| TRY IT |
What lines below contain the string "foreach"? List them all.

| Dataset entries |

Segment Open

// tb_tea_top: end-to-end run of the TEA design at its default sizes.
//
// Program (4-byte instructions, one micro-op each), a loop with an H2P branch:
//   A 0x1000: r1 <- load [r4+r5] ; flags <- cmp r1 ; jne (H2P) -> C, else B
//   B 0x100C: r7 <- r8 ; jmp C
//   C 0x1100: r9 <- r9 ; r5 <- r5+1 ; flags <- cmp r5,r7 ; jne -> A
// Phase 1 trains the H2P table, retires 600 loop micro-ops so that the Fill
// Buffer walks and the Block Cache receives A (3 chain uops), B (empty) and C
// (only r5 <- r5+1). Phase 2 lets a behavioural predictor push fetch blocks
// along its predicted path, a slow main thread consume them, and a
// behavioural backend execute what is issued: TEA branches resolve 6 cycles
// after issue, main branches 40 cycles after the main thread fetched them.
// Injected events: a fetch block with no Block Cache entry (miss), a
// poisoned-register read, one wrong TEA result, one late TEA result, TEA
// stores and loads. Phase 3 retires in bulk to reach the H2P decay and the
// Block Cache mask reset. Every mechanism is counted and must occur.
module tb_tea_top;
  import tea_pkg::*;
  logic clk = 0, rst_n = 0;
  always #5 clk = ~clk;

  logic ret_valid, mispred_valid, bp_valid, bp_dir, bp_ready, mfq_pop, mfq_valid, mq_pop, mq_valid;
  ret_uop_t ret_uop;
  logic [4:0] retire_cnt;
  logic [PC_W-1:0] mispred_pc, bp_tgt;
  fetch_addr_t bp_addr, mfq_addr;
  logic [PC_W+LEN_W+MASK_W-1:0] mq_data;
  logic [WIDTH-1:0] m_valid, m_mask, issue_valid;
  ren_uop_t m_uops [WIDTH], issue_uops [WIDTH];
  logic [PREG_W-1:0] main_rat [AREG_N];
  logic [3:0] main_take, tea_rs_release, main_rs_release;
  logic [7:0] rd_v;
  logic [PREG_W-1:0] rd [8];
  logic tea_br_valid, tea_br_dir, main_br_valid, main_br_dir;
  logic [TS_W-1:0] tea_br_ts, main_br_ts, flush_ts;
  logic [PC_W-1:0] tea_br_tgt, main_br_tgt, flush_tgt;
  logic st_valid;
  logic [ADDR_W-1:0] st_addr, ld_addr;
  logic [7:0] st_be, ld_bvalid;
  logic [63:0] st_data, ld_data;
  logic flush_valid, flush_dir, flush_early, fq_partial_flush;
  logic tea_active, tea_covered, tea_late, tea_blocked, walk_done, bc_mask_reset, h2p_decay;
  logic [15:0] n_start, n_miss, n_wrong, n_poison, n_late_end;

  tea_top dut (.*);

  int checks = 0, failures = 0;
  task automatic check(input logic cond, input string what);
    checks++;
    if (!cond) begin failures++; if (failures < 20) $display("FAIL @%0t: %s", $time, what); end
  endtask

  initial begin
    repeat (60000) @(posedge clk);
    failures++; $display("FAIL: watchdog");
    $display("TB_RESULT checks=%0d failures=%0d", checks, failures); $finish;
  end

  localparam logic [PC_W-1:0] PA = 40'h1000, PB = 40'h100C, PC_ = 40'h1100, PD = 40'h2000;
  localparam int FL = 31;

  // ---------------- program ----------------
  function automatic dec_uop_t du(logic br, logic ld, int d, int s1, int s2);
    dec_uop_t u;
    u = '0;
    u.is_br = br; u.is_load = ld;
    u.has_dst = d >= 0;  u.dst  = AREG_W'(d < 0 ? 0 : d);
    u.has_src1 = s1 >= 0; u.src1 = AREG_W'(s1 < 0 ? 0 : s1);
    u.has_src2 = s2 >= 0; u.src2 = AREG_W'(s2 < 0 ? 0 : s2);
    return u;
  endfunction
  function automatic dec_uop_t prog(logic [PC_W-1:0] pc);
    case (pc)
      40'h1000: return du(0, 1, 1, 4, 5);
      40'h1004: return du(0, 0, FL, 1, -1);
      40'h1008: return du(1, 0, -1, FL, -1);
      40'h100C: return du(0, 0, 7, 8, -1);
      40'h1010: return du(1, 0, -1, -1, -1);
      40'h1100: return du(0, 0, 9, 9, -1);
      40'h1104: return du(0, 0, 5, 5, -1);
      40'h1108: return du(0, 0, FL, 5, 7);
      40'h110C: return du(1, 0, -1, FL, -1);
      default:  return du(1, 0, -1, -1, -1);
    endcase
  endfunction

  // ---------------- counters of mechanisms ----------------
  int c_h2p_mark, c_walk, c_start, c_tea_issue, c_prio, c_early, c_partial, c_covered, c_miss,
      c_poison, c_late, c_wrong, c_blocked, c_zhit, c_ckpt, c_prfree, c_sdc, c_mreset, c_decay,
      c_runahead, c_mask, c_ordinary;
  always @(posedge clk) if (rst_n) begin
    if (ret_valid && dut.u_fb.ret_ready && dut.fb_in.h2p && ret_uop.u.is_br) c_h2p_mark++;
    if (walk_done) c_walk++;
    if (dut.u_ctl.init) c_start++;
    if (dut.u_tf.look && dut.lk_zhit && tea_active) c_zhit++;
    if (dut.u_srat.restore_hit) c_ckpt++;
    if (dut.free_vec != '0) c_prfree++;
    if (fq_partial_flush) c_partial++;
    if (tea_covered) c_covered++;
    if (tea_late) c_late++;
    if (tea_blocked) c_blocked++;
    if (bc_mask_reset) c_mreset++;
    if (h2p_decay) c_decay++;
    if (mq_valid && mq_pop) c_mask++;
  end

  // ---------------- behavioural predictor / path ----------------
  typedef struct { logic v; logic [PC_W-1:0] blk; logic pred; logic truth; logic early; } rec_t;
  rec_t rec [1024];
  int next_ts;
  logic [PC_W-1:0] next_blk;
  int cyc;
  int force_miss_at, force_wrong_done, force_late_done, poison_at;

  function automatic logic [PC_W-1:0] blk_stop(logic [PC_W-1:0] b);
    case (b) PA: return PA + 12; PB: return PB + 8; PC_: return PC_ + 16; default: return b + 8; endcase
  endfunction
  function automatic logic [PC_W-1:0] succ(logic [PC_W-1:0] b, logic dir);
    case (b) PA: return dir ? PC_ : PB; PB: return PC_; PC_: return PA; default: return PA; endcase
  endfunction
  function automatic logic [PC_W-1:0] tgt_of(logic [PC_W-1:0] b);
    case (b) PA: return PC_; PB: return PC_; default: return PA; endcase
  endfunction

  // pending events: TEA and main resolves, TEA register reads, RS releases
  typedef struct { int due; int ts; logic dir; } ev_t;
  ev_t tea_ev [$], main_ev [$];
  int rd_q [$];
  int rel_due [$];

  function automatic logic younger(int a, int b);
    return ts_younger(TS_W'(a), TS_W'(b));
  endfunction

  task automatic on_flush(int fts, logic fdir);
    ev_t keep [$];
    for (int t = 0; t < 1024; t++) if (rec[t].v && younger(t, fts)) rec[t].v = 0;
    keep = {}; foreach (tea_ev[i]) if (!younger(tea_ev[i].ts, fts)) keep.push_back(tea_ev[i]); tea_ev = keep;
    keep = {}; foreach (main_ev[i]) if (!younger(main_ev[i].ts, fts)) keep.push_back(main_ev[i]); main_ev = keep;
    next_ts  = (fts + 1) % 1024;
    next_blk = succ(rec[fts].blk, fdir);
  endtask

  // ---------------- stimulus ----------------
  int last_main_ts;
  initial begin
    ret_valid = 0; ret_uop = '0; retire_cnt = 0; mispred_valid = 0; mispred_pc = 0;
    bp_valid = 0; bp_addr = '0; bp_dir = 0; bp_tgt = 0; mfq_pop = 0; mq_pop = 0;
    m_valid = 0; m_mask = 0; tea_rs_release = 0; main_rs_release = 0; rd_v = 0;
    tea_br_valid = 0; tea_br_ts = 0; tea_br_dir = 0; tea_br_tgt = 0;
    main_br_valid = 0; main_br_ts = 0; main_br_dir = 0; main_br_tgt = 0;
    st_valid = 0; st_addr = 0; st_be = 0; st_data = 0; ld_addr = 0;
    for (int i = 0; i < 8; i++) rd[i] = 0;
    for (int s = 0; s < WIDTH; s++) m_uops[s] = '0;
    for (int a = 0; a < AREG_N; a++) main_rat[a] = PREG_W'(a);
    for (int t = 0; t < 1024; t++) rec[t] = '{v: 0, blk: 0, pred: 0, truth: 0, early: 0};
    c_tea_issue = 0; c_prio = 0; c_early = 0; c_miss = 0; c_poison = 0; c_wrong = 0; c_sdc = 0;
    c_runahead = 0; c_ordinary = 0;
    repeat (3) @(negedge clk); rst_n = 1;

    // ---- phase 1: training and chain construction ----
    @(negedge clk); mispred_valid = 1; mispred_pc = PA + 8;
    @(negedge clk); @(negedge clk); mispred_valid = 0;
    begin
      logic [PC_W-1:0] pc;
      pc = PA;
      for (int n = 0; n < 1700; n++) begin
        @(negedge clk);
        ret_valid = 1; retire_cnt = 1;
        ret_uop = '0; ret_uop.pc = pc; ret_uop.u = prog(pc);
        ret_uop.maddr = ADDR_W'(32'h8000 + (n % 64) * 8);
        // next PC: A2 taken with probability 1/2
        if (pc == PA + 8) pc = ($urandom_range(0, 1) != 0) ? PC_ : PB;
        else if (pc == PB + 4) pc = PC_;
        else if (pc == PC_ + 12) pc = PA;
        else pc = pc + 4;
      end
      @(negedge clk); ret_valid = 0; retire_cnt = 0;
    end
    check(c_walk >= 1, "a Backward Dataflow Walk completed");
    check(c_h2p_mark > 0, "H2P branches marked at the Fill Buffer");

    // ---- phase 2: TEA execution ----
    next_ts = 1; next_blk = PA; last_main_ts = 0;
    force_miss_at = 400; force_wrong_done = 0; force_late_done = 0; poison_at = 900;
    for (cyc = 0; cyc < 3000; cyc++) begin
      @(negedge clk);
      // defaults
      bp_valid = 0; mfq_pop = 0; tea_br_valid = 0; main_br_valid = 0; rd_v = 0;
      st_valid = 0; m_valid = 0; m_mask = 0; mq_pop = mq_valid;
      main_rs_release = main_take;     // main stations drain at once
      // TEA station releases due now (at most 8)
      begin
        int r;
        r = 0;
        while (rel_due.size() > 0 && rel_due[0] <= cyc && r < 8) begin void'(rel_due.pop_front()); r++; end
        tea_rs_release = 4'(r);
      end
      // register reads
      for (int i = 0; i < 8; i++) if (rd_q.size() > 0) begin rd_v[i] = 1; rd[i] = PREG_W'(rd_q.pop_front()); end
      // predictor: one block per cycle while the queues have room and the path is not too far ahead
      if (bp_ready && !rec[next_ts].v) begin
        logic [PC_W-1:0] b;
        b = next_blk;
        if (cyc == force_miss_at) b = PD;
        rec[next_ts].v = 1; rec[next_ts].blk = b; rec[next_ts].early = 0;
        rec[next_ts].truth = (b == PA) ? ($urandom_range(0, 1) != 0) : 1'b1;
        rec[next_ts].pred  = (b == PA) ? ($urandom_range(0, 1) != 0) : 1'b1;
        bp_valid = 1;
        bp_addr = '{start: b, stop: blk_stop(b), ts: TS_W'(next_ts)};
        bp_dir = rec[next_ts].pred; bp_tgt = tgt_of(b);
        next_blk = succ(b, rec[next_ts].pred);
        next_ts  = (next_ts + 1) % 1024;
      end
      // main thread: pops a block every third cycle
      if (mfq_valid && cyc % 3 == 0) begin
        mfq_pop = 1;
        main_ev.push_back('{due: cyc + 40, ts: int'(mfq_addr.ts), dir: 1'b0});
        last_main_ts = int'(mfq_addr.ts);
      end
      // main rename group: 4 plain micro-ops (no destination)
      m_valid = 8'h0F;
      for (int s = 0; s < WIDTH; s++) begin m_uops[s] = '0; m_uops[s].pc = PC_W'(40'h9000 + s * 4); end
      if (cyc >= poison_at && tea_active && c_poison == 0) begin
        // non-chain write of r20, then chain read of r20
        m_uops[0].u = du(0, 0, 20, 21, -1); m_uops[0].ts = TS_W'(last_main_ts);
        m_uops[1].u = du(0, 0, 22, 20, -1); m_uops[1].ts = TS_W'(last_main_ts); m_mask = 8'b10;
        c_poison++;
      end
      // TEA stores / loads
      if (cyc == 50) begin st_valid = 1; st_addr = 40'h8040; st_be = 8'hFF; st_data = 64'h1122334455667788; end
      if (cyc == 51) begin
        ld_addr = 40'h8040; #1;
        check(ld_bvalid == 8'hFF && ld_data == 64'h1122334455667788, "TEA load reads TEA store value");
        c_sdc++;
      end
      // TEA branch resolves due now
      if (tea_ev.size() > 0 && tea_ev[0].due <= cyc) begin
        ev_t e;
        e = tea_ev.pop_front();
        if (rec[e.ts].v) begin
          logic dir;
          dir = rec[e.ts].truth;
          if (!force_wrong_done && cyc > 1500 && rec[e.ts].blk == PA) begin dir = !dir; force_wrong_done = 1; c_wrong++; end
          tea_br_valid = 1; tea_br_ts = TS_W'(e.ts); tea_br_dir = dir;
          tea_br_tgt = dir ? tgt_of(rec[e.ts].blk) : PC_W'(0);
        end
      end
      // main branch resolves due now
      if (main_ev.size() > 0 && main_ev[0].due <= cyc) begin
        ev_t e;
        e = main_ev.pop_front();
        if (rec[e.ts].v) begin
          main_br_valid = 1; main_br_ts = TS_W'(e.ts); main_br_dir = rec[e.ts].truth;
          main_br_tgt = rec[e.ts].truth ? tgt_of(rec[e.ts].blk) : PC_W'(0);
        end
      end
      #1;
      // ---- observe ----
      if (issue_valid[0] && issue_uops[0].tea) begin
        logic seen_main;
        seen_main = 0;
        for (int s = 1; s < WIDTH; s++) begin
          if (issue_valid[s] && !issue_uops[s].tea) seen_main = 1;
          if (issue_valid[s] && issue_uops[s].tea) check(!seen_main, "TEA micro-ops precede main ones in the issue group");
        end
        if (seen_main) c_prio++;
      end
      for (int s = 0; s < WIDTH; s++)
        if (issue_valid[s] && issue_uops[s].tea) begin
          logic [PC_W-1:0] p;
          p = issue_uops[s].pc;
          c_tea_issue++;
          check(p == PA || p == PA + 4 || p == PA + 8 || p == PC_ + 4,
                $sformatf("TEA micro-op from a dependence chain (pc %h)", p));
          check(issue_uops[s].u == prog(p), "TEA micro-op decoded as in the program");
          rel_due.push_back(cyc + 4);
          if (issue_uops[s].u.has_src1) rd_q.push_back(int'(issue_uops[s].psrc1));
          if (issue_uops[s].u.has_src2) rd_q.push_back(int'(issue_uops[s].psrc2));
          if (issue_uops[s].u.is_br) begin
            int d;
            d = 6;
            if (cyc >= 2000 && cyc < 2200) begin d = 80; force_late_done++; end
            tea_ev.push_back('{due: cyc + d, ts: int'(issue_uops[s].ts), dir: 1'b0});
            if (younger(int'(issue_uops[s].ts), last_main_ts)) c_runahead++;
          end
        end
      if (main_br_valid && !flush_valid && rec[int'(main_br_ts)].early && !tea_br_valid)
        check(tea_covered, "early-flushed branch resolves as covered");
      if (flush_valid) begin
        int f;
        f = int'(flush_ts);
        if (flush_early) begin
          c_early++;
          check(tea_br_dir != rec[f].pred, "early flush only for a mispredicted branch");
          rec[f].early = 1;
        end else c_ordinary++;
        on_flush(f, flush_dir);
      end
      if (tea_late) check(!flush_valid || !flush_early, "a late TEA result flushes nothing");
      if (dut.u_tf.miss) c_miss++;
      tea_ev.sort() with (item.due);
    end
    @(negedge clk);
    bp_valid = 0; m_valid = 0; tea_br_valid = 0; main_br_valid = 0; rd_v = 0; main_rs_release = 0; mq_pop = 0; mfq_pop = 0;
    tea_rs_release = 0;

    // ---- phase 3: bulk retirement for decay and mask reset ----
    retire_cnt = 16;
    repeat (31260) @(negedge clk);
    retire_cnt = 0;
    @(negedge clk);

    $display("mechanisms: h2p_mark=%0d walk=%0d start=%0d tea_issue=%0d prio=%0d early=%0d partial_fq=%0d covered=%0d",
             c_h2p_mark, c_walk, c_start, c_tea_issue, c_prio, c_early, c_partial, c_covered);
    $display("  miss=%0d/%0d poison=%0d late=%0d/%0d wrong=%0d blocked=%0d zero_tag=%0d ckpt=%0d prfree=%0d sdc=%0d",
             c_miss, n_miss, n_poison, c_late, n_late_end, n_wrong, c_blocked, c_zhit, c_ckpt, c_prfree, c_sdc);
    $display("  mask_reset=%0d decay=%0d runahead=%0d mask_pop=%0d ordinary_flush=%0d",
             c_mreset, c_decay, c_runahead, c_mask, c_ordinary);
    check(c_start >= 1, "TEA thread started");
    check(c_tea_issue > 0, "TEA micro-ops issued");
    check(c_prio > 0, "TEA micro-ops took the first issue slots ahead of main ones");
    check(c_early > 0, "early misprediction flush");
    check(c_partial > 0, "partial fetch queue flush");
    check(c_covered > 0, "main branch resolved as covered");
    check(n_miss > 0, "thread ended by a Block Cache miss");
    check(n_poison > 0, "thread ended by RAT poisoning");
    check(c_late > 0, "late TEA result");
    check(n_late_end > 0, "thread ended after too many late results");
    check(n_wrong > 0, "wrong TEA result caught by the main branch");
    check(c_zhit > 0, "zero-tag segment passed over");
    check(c_ckpt > 0, "shadow RAT restored from a checkpoint");
    check(c_prfree > 0, "TEA registers freed");
    check(c_sdc > 0, "store data cache forwarded a TEA store");
    check(c_mreset > 0, "Block Cache masks reset");
    check(c_decay > 0, "H2P counters decayed");
    check(c_runahead > 0, "TEA branch issued before the main thread fetched it");
    check(c_mask > 0, "bit-masks delivered to the main thread");
    $display("TB_RESULT checks=%0d failures=%0d", checks, failures);
    $finish;
  end
endmodule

Segment Closed

| RESULT FOR THIS EXERCISE |
    keep = {}; foreach (tea_ev[i]) if (!younger(tea_ev[i].ts, fts)) keep.push_back(tea_ev[i]); tea_ev = keep;
    keep = {}; foreach (main_ev[i]) if (!younger(main_ev[i].ts, fts)) keep.push_back(main_ev[i]); main_ev = keep;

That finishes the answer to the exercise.